(AIM OF THE EXERCISE) Search the material for the word "terminator" and report each line where it turns up.
-- DATA SHOWN follows --
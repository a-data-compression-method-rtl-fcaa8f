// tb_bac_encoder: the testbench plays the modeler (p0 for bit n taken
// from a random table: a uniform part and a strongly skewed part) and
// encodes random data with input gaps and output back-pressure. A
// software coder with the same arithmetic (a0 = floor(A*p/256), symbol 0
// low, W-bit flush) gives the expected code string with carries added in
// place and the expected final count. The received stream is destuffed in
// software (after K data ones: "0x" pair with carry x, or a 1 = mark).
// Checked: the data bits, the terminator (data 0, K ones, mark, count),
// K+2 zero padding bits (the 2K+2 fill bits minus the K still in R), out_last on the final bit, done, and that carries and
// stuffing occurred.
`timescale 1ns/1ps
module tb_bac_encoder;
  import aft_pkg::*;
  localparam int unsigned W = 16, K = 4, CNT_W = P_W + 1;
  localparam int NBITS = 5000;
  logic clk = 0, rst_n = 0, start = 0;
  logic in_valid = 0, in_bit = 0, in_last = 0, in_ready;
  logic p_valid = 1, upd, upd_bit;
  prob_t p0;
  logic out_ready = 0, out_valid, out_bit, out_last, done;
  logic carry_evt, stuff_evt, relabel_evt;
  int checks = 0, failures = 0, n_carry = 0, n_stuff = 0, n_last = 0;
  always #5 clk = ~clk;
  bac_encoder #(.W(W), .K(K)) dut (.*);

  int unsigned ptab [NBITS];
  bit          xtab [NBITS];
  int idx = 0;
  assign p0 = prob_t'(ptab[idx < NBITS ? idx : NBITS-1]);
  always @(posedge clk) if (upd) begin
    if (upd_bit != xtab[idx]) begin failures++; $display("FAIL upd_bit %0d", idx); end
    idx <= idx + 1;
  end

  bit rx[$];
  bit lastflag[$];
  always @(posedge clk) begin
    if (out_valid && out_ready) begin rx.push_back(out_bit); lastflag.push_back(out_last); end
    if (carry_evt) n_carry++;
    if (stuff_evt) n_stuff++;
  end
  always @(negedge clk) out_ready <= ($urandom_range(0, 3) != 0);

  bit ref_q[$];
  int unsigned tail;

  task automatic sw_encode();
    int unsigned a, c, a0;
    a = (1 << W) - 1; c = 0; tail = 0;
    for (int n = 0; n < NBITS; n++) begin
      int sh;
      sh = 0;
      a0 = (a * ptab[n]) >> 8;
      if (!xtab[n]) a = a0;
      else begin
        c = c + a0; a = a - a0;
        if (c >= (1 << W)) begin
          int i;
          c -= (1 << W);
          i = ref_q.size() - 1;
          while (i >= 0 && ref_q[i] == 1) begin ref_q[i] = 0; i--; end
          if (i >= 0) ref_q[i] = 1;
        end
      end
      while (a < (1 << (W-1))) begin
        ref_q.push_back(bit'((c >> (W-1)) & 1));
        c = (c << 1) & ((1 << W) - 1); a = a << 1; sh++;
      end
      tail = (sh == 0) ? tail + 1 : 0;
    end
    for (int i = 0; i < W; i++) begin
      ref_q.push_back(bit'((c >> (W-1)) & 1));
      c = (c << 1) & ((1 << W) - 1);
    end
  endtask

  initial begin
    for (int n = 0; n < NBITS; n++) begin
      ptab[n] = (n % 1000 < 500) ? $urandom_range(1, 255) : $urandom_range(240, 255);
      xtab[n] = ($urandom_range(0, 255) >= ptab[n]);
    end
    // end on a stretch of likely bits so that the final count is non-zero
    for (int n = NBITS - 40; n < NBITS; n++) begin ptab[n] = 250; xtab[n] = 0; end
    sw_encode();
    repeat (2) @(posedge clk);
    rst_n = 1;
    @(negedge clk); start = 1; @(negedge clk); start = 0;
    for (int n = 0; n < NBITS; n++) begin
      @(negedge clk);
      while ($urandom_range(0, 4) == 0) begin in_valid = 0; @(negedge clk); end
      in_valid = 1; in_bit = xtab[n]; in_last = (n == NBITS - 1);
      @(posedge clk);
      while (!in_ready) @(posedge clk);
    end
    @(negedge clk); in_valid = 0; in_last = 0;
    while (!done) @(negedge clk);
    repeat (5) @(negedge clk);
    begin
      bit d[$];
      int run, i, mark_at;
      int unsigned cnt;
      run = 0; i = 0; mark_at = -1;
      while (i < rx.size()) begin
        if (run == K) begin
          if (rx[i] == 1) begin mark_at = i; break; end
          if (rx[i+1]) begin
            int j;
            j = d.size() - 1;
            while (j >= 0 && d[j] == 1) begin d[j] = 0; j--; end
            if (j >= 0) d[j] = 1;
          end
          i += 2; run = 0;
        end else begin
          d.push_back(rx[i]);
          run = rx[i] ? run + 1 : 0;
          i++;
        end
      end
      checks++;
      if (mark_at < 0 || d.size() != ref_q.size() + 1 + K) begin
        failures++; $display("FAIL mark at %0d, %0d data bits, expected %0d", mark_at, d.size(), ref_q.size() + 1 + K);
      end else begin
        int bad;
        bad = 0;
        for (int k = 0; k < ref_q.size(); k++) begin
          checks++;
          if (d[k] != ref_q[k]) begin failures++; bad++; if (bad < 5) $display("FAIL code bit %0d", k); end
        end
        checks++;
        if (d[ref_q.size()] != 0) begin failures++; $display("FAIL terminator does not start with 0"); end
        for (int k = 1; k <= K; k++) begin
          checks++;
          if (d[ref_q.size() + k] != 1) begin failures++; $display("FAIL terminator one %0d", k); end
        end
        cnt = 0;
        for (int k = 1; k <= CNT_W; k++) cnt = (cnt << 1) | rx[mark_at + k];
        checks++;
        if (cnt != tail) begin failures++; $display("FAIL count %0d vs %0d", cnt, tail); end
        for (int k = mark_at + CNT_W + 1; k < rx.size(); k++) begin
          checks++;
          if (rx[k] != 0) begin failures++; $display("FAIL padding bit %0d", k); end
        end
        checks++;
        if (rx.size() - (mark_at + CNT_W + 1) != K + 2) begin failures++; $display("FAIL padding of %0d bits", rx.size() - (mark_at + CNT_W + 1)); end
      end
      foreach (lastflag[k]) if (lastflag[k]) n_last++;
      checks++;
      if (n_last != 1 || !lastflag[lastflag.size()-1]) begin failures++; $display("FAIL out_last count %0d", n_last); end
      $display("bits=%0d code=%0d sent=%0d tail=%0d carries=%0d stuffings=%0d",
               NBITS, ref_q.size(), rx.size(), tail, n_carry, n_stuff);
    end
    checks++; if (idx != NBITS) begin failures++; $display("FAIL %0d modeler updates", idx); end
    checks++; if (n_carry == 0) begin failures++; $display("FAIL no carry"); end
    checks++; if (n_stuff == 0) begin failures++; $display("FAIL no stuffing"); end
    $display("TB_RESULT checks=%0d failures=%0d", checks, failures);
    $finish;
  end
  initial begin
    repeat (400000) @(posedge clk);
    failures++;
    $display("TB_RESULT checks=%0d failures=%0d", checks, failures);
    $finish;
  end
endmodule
-- DATA SHOWN concluded --
(TASK RESPONSE)
// Checked: the data bits, the terminator (data 0, K ones, mark, count),
        if (d[ref_q.size()] != 0) begin failures++; $display("FAIL terminator does not start with 0"); end
          if (d[ref_q.size() + k] != 1) begin failures++; $display("FAIL terminator one %0d", k); end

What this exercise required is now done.